Stored data:
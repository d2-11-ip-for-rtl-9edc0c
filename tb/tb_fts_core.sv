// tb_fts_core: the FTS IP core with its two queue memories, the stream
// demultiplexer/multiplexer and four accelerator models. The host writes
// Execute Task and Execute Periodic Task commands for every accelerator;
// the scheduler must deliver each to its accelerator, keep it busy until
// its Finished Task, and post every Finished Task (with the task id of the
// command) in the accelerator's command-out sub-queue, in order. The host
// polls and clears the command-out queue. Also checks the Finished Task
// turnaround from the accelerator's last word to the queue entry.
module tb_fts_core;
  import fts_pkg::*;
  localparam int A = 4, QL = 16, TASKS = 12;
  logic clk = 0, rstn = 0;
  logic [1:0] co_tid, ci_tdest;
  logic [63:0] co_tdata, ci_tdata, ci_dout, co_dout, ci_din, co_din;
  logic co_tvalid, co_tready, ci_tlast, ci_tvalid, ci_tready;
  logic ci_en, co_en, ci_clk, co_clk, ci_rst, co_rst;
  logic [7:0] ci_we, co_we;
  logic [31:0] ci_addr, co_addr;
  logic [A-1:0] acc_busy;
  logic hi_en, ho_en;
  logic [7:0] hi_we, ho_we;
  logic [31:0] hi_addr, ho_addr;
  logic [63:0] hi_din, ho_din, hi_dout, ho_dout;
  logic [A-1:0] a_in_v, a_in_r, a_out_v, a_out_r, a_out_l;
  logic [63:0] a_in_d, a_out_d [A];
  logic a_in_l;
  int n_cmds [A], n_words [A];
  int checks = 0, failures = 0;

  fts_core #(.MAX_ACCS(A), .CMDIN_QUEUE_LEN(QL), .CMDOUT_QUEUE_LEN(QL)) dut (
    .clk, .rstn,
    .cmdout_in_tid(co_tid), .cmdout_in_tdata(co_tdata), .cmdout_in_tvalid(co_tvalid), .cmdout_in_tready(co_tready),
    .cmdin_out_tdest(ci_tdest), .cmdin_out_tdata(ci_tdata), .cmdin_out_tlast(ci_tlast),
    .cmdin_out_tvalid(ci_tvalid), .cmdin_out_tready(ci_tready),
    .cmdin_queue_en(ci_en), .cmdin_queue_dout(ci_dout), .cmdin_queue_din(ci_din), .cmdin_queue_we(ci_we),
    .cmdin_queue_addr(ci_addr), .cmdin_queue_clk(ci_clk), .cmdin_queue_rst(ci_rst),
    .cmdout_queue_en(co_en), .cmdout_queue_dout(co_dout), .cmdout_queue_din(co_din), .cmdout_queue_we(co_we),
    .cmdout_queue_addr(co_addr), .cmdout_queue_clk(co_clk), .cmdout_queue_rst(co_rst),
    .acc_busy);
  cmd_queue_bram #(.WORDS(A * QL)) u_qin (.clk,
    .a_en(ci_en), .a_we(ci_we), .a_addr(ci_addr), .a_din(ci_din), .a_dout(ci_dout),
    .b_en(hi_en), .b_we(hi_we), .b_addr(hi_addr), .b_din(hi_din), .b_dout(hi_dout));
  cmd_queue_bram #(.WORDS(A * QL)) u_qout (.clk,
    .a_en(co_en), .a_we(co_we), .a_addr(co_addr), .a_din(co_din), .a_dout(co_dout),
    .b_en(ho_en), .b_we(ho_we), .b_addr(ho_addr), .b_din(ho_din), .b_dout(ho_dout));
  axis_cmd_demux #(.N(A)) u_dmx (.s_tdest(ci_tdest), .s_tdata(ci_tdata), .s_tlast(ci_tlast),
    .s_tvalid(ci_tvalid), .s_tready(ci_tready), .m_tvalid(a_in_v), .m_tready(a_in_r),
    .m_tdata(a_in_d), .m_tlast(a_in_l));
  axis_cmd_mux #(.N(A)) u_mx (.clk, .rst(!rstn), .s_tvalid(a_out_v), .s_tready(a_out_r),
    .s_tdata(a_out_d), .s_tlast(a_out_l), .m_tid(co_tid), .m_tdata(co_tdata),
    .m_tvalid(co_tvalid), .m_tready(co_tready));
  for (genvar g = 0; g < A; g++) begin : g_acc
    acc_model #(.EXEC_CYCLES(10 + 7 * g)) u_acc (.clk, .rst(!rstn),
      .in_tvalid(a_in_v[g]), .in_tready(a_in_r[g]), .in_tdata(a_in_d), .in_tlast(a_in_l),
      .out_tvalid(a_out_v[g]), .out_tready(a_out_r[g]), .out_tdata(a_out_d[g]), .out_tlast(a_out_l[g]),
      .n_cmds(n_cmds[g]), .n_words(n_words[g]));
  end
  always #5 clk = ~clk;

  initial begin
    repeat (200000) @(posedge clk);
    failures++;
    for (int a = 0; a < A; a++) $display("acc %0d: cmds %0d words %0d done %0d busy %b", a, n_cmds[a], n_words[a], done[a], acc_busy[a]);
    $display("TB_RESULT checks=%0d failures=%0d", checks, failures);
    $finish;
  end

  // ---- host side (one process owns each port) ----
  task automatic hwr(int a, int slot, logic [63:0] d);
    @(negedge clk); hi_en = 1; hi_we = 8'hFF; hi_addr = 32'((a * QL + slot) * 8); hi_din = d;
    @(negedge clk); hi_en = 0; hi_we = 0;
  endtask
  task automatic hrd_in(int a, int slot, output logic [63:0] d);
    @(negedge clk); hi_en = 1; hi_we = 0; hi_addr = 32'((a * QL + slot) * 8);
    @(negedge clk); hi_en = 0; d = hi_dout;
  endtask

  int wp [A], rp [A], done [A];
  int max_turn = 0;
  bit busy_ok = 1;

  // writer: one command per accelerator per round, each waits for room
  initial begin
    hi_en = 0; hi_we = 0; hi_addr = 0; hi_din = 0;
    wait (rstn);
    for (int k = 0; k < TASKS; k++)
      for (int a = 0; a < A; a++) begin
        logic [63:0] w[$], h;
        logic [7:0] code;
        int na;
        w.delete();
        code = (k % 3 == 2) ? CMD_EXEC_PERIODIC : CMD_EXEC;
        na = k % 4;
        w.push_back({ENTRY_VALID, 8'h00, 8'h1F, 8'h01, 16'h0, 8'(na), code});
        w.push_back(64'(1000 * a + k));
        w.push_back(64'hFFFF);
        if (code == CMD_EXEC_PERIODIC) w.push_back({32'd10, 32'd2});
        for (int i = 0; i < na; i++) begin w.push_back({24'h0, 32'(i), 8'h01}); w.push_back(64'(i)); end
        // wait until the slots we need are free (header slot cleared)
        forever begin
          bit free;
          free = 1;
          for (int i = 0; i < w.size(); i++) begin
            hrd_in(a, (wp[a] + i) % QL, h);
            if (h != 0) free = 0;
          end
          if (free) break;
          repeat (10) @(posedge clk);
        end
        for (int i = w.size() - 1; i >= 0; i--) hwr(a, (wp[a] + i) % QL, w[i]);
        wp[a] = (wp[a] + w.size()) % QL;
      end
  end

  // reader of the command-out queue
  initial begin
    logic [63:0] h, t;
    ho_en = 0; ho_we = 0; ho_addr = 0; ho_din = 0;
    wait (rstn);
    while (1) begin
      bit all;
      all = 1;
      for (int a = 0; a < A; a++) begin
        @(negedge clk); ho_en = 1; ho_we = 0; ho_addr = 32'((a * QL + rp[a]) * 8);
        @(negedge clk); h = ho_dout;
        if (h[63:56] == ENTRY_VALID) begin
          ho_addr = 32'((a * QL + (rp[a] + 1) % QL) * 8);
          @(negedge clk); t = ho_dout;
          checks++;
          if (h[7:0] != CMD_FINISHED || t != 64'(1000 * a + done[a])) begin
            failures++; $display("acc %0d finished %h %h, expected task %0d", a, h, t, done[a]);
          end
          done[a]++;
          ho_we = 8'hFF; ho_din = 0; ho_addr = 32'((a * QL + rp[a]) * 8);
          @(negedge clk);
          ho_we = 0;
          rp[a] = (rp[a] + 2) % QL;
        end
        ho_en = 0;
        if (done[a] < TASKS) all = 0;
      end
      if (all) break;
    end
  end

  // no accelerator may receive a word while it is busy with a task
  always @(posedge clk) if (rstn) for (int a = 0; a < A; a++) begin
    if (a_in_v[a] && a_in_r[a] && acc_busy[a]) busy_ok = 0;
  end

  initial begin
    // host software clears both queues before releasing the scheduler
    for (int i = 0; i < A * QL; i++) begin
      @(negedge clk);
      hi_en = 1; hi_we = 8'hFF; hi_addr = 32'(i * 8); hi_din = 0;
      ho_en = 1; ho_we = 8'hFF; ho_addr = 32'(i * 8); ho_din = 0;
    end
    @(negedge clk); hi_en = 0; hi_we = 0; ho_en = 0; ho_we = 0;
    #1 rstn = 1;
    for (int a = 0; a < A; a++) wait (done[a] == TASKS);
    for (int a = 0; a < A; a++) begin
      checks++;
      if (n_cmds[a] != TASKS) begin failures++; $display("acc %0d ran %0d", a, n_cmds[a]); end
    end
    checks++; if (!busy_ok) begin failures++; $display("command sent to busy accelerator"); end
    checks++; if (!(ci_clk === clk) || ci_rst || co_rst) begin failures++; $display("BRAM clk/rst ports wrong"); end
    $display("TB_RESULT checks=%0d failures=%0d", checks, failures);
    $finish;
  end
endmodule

** What you will do **
The required output is the exact run of lines from the beginning of the records to the line with "int n_cmds [A], n_words [A];", that line included.

** Final answer **
repository d2-11-ip-for-rtl-9edc0c
filename tb/tb_fts_core.sv
// tb_fts_core: the FTS IP core with its two queue memories, the stream
// demultiplexer/multiplexer and four accelerator models. The host writes
// Execute Task and Execute Periodic Task commands for every accelerator;
// the scheduler must deliver each to its accelerator, keep it busy until
// its Finished Task, and post every Finished Task (with the task id of the
// command) in the accelerator's command-out sub-queue, in order. The host
// polls and clears the command-out queue. Also checks the Finished Task
// turnaround from the accelerator's last word to the queue entry.
module tb_fts_core;
  import fts_pkg::*;
  localparam int A = 4, QL = 16, TASKS = 12;
  logic clk = 0, rstn = 0;
  logic [1:0] co_tid, ci_tdest;
  logic [63:0] co_tdata, ci_tdata, ci_dout, co_dout, ci_din, co_din;
  logic co_tvalid, co_tready, ci_tlast, ci_tvalid, ci_tready;
  logic ci_en, co_en, ci_clk, co_clk, ci_rst, co_rst;
  logic [7:0] ci_we, co_we;
  logic [31:0] ci_addr, co_addr;
  logic [A-1:0] acc_busy;
  logic hi_en, ho_en;
  logic [7:0] hi_we, ho_we;
  logic [31:0] hi_addr, ho_addr;
  logic [63:0] hi_din, ho_din, hi_dout, ho_dout;
  logic [A-1:0] a_in_v, a_in_r, a_out_v, a_out_r, a_out_l;
  logic [63:0] a_in_d, a_out_d [A];
  logic a_in_l;
  int n_cmds [A], n_words [A];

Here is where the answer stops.